7. Use a Medicated Shampoo
If you have already tried addressing your buildup at home or start experiencing symptoms like burning or itching, it's time to consult a dermatologist to determine the cause. If you have tried washing regularly, using a clarifying shampoo, and minimizing products that can cause build up, and you still experience build up, seeing a dermatologist can help. If you have what feels like 'patches' of buildup, areas of scalp redness, large 'flakes' or significant itching it is best to see a dermatologist to rule out seborrheic dermatitis or another skin condition.
A common source of the buildup (and in turn itching, redness, or irritation) is overgrowth of a common-occurring fungus on your scalp called malassezia furfur. In a healthy scalp with normal skin, dead skin cells shed constantly as new ones grow. The sloughing off of dead skin cells usually goes unnoticed, the particles are tiny and the process doesn’t cause any visible flakes or irritation. The lifecycle of skin cells on the scalp is usually around a month. In people with dandruff, for example, this process happens at an accelerated rate and with more destructive results. An overgrowth of malassezia is commonly thought to be fueling this rapid skin growth cycle which in turn leads to buildup.
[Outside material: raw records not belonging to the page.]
// dvcpro_decoder: the FPGA logic of the interface card in decoder (receiver)
// mode. Two DVB-T packet streams come in; the DVCpro data is recombined and
// handed to the codec on its 4-bit BUS, and the codec's video leaves as SDI.
//
// Data side: a header decoder per stream finds the packets and stores the
// payload of every valid packet, tagged with its header, in that stream's
// packet FIFO (FIFO_PKTS deep), absorbing the variable delay between the two
// receivers. The read controller takes the packets from both FIFOs in header
// order and the DVCpro framer rebuilds the codec's nibble stream along the
// decoder's own DVCpro counters, re-inserting what was discarded, checking the
// per-sector CRC (error indicator) and generating FRP27.
// Clock side: the packet clock detector gives a pulse per packet of stream 0;
// the phase detector compares it with the VCXO clock divided by VCXO_DIV and
// drives the external PLL.
// Video side: the TRS generator adds the EAV/SAV words missing from the codec's
// video, and the SDI scrambler codes it for the serial output.
//
// One clock (the recovered 27 MHz) runs the whole block; the codec's BUS
// timing comes in as strobes with bus_en, as in dvcpro_counters.
//
// Lint notes: some sub-block outputs are left open on purpose. The counters run
// on the codec's strobes only (their BUS input is tied off, since the decoder
// drives BUS), so their nib_data and frame_start are unused; the FIFOs' rd_len,
// pkts_waiting and max_waiting are not needed because the framer reads whole
// payloads and the CRC tells it where a sector's data ends.
module dvcpro_decoder
  import dvcpro_pkg::*;
#(
  parameter int unsigned FIFO_PKTS  = 3,
  parameter int unsigned VCXO_DIV   = 2244,
  parameter int unsigned SAMPLE_RST = 552,
  parameter logic [4:0]  FRP_GROUP  = 5'd0,
  parameter logic [2:0]  FRP_BLOCK  = 3'd0,
  parameter logic [7:0]  FRP_NIBBLE = 8'd0
) (
  input  logic       clk,
  input  logic       rst_n,
  // two received DVB-T packet streams
  input  logic       rx_valid [2],
  input  logic [7:0] rx_data  [2],
  // codec compressed data side
  input  logic       bus_en,
  input  logic       smp,
  input  logic       ssp,
  input  logic       frp18,
  output logic       bus_valid,
  output logic [3:0] bus_out,
  output logic       frp27,
  // codec video side and SDI output
  input  logic       main_valid,
  input  logic [7:0] main_data,
  output logic [9:0] trs_video,
  output logic       sdi_valid,
  output logic [9:0] sdi_data,
  // clock recovery
  output logic       ref_present,
  output logic       pll_up,
  output logic       pll_down,
  // status
  output logic [2:0] mode,
  output logic       crc_ok,
  output logic       crc_err,
  output logic       underflow,
  output logic [1:0] overflow,
  output logic [1:0] sync_err,
  output logic [1:0] dummy_seen,
  output logic [1:0] locked,
  output logic       stale,
  output logic       skew_wait
);

  logic       wr_en [2], wr_commit [2], wr_abort [2], full [2];
  logic [7:0] wr_data [2];
  pkt_tag_t   wr_tag [2];
  logic       pkt_start [2];
  logic       rd_avail [2], rd_release [2];
  pkt_tag_t   rd_tag [2];
  logic [7:0] rd_off [2], rd_data [2], rd_len [2];
  logic [3:0] waiting [2], max_w [2];

  for (genvar c = 0; c < 2; c++) begin : g_ch
    packet_header_decoder u_hdr (
      .clk, .rst_n, .rx_valid(rx_valid[c]), .rx_data(rx_data[c]),
      .wr_en(wr_en[c]), .wr_data(wr_data[c]), .wr_commit(wr_commit[c]),
      .wr_abort(wr_abort[c]), .wr_tag(wr_tag[c]), .full(full[c]),
      .locked(locked[c]), .pkt_start(pkt_start[c]), .sync_err(sync_err[c]),
      .overflow(overflow[c]), .dummy_seen(dummy_seen[c]));
    packet_fifo #(.NPKT(FIFO_PKTS)) u_fifo (
      .clk, .rst_n, .wr_en(wr_en[c]), .wr_data(wr_data[c]), .wr_commit(wr_commit[c]),
      .wr_abort(wr_abort[c]), .wr_tag(wr_tag[c]), .full(full[c]),
      .rd_avail(rd_avail[c]), .rd_tag(rd_tag[c]), .rd_len(rd_len[c]), .rd_off(rd_off[c]),
      .rd_data(rd_data[c]), .rd_release(rd_release[c]),
      .pkts_waiting(waiting[c]), .max_waiting(max_w[c]));
  end

  logic        req, ok, skip, new_sector;
  logic [7:0]  data;
  logic [2:0]  head_mode;
  logic [3:0]  sector;
  dv_pos_t     pos;
  logic        nib_valid, sec_start, frame_start;
  logic [3:0]  nib_data;
  logic        crc_init, crc_en;
  logic [7:0]  crc_data;
  logic [15:0] crc;

  read_controller u_rc (.clk, .rst_n, .rd_avail, .rd_tag, .rd_off, .rd_data, .rd_release,
                        .req, .ok, .data, .head_mode, .skip, .new_sector, .sector,
                        .stale, .skew_wait);
  dvcpro_counters u_cnt (.clk, .rst_n, .bus_en, .bus(4'h0), .smp, .ssp, .frp18,
                         .pos, .nib_valid, .nib_data, .sec_start, .frame_start);
  dvcpro_framer #(.FRP_GROUP(FRP_GROUP), .FRP_BLOCK(FRP_BLOCK), .FRP_NIBBLE(FRP_NIBBLE)) u_frm (
    .clk, .rst_n, .pos, .nib_valid, .sec_start, .req, .ok, .data, .head_mode, .skip,
    .new_sector, .sector, .crc_init, .crc_en, .crc_data, .crc, .bus_valid, .bus_out,
    .frp27, .mode, .underflow, .crc_ok, .crc_err);
  crc16_ccitt u_crc (.clk, .rst_n, .init(crc_init), .en(crc_en), .data(crc_data), .crc);

  // clock recovery
  logic pkt_clk, div_tick;
  packet_clock_detector #(.TIMEOUT(4*VCXO_DIV)) u_pcd (.clk, .rst_n, .pkt_start(pkt_start[0]),
                                                       .pkt_clk, .present(ref_present));
  packet_clock #(.DIV(VCXO_DIV)) u_vdiv (.clk, .rst_n, .en(1'b1), .sync(1'b0), .tick(div_tick));
  phase_detector u_pd (.clk, .rst_n, .ref_present, .ref_pulse(pkt_clk), .div_pulse(div_tick),
                       .up(pll_up), .down(pll_down));

  // video path
  trs_generator #(.SAMPLE_RST(SAMPLE_RST)) u_trs (.clk, .rst_n, .en(main_valid), .frp(frp27),
                                                  .vid_in(main_data), .vid_out(trs_video));
  sdi_scrambler u_scr (.clk, .rst_n, .en(main_valid), .din(trs_video),
                       .dout_valid(sdi_valid), .dout(sdi_data));

endmodule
In these cases, a dermatologist will be able to determine the cause of your discomfort, and ultimately a treatment. A medicated shampoo may be the best course of treatment for conditions such as dandruff. Your dermatologist may prescribe a specific one, typically with zinc pyrithione.
While many people will tell you they go days or even over a week without washing their hair, the fact is that scalp buildup and major flaking are a side effect of doing just that. So remember to wash your hair regularly, and consider scalp exfoliations and deep cleaning shampoos from time to time to help your hair out. For regular shampoo, steer clear from silicones and preservatives that can be too harsh and heavy on your scalp.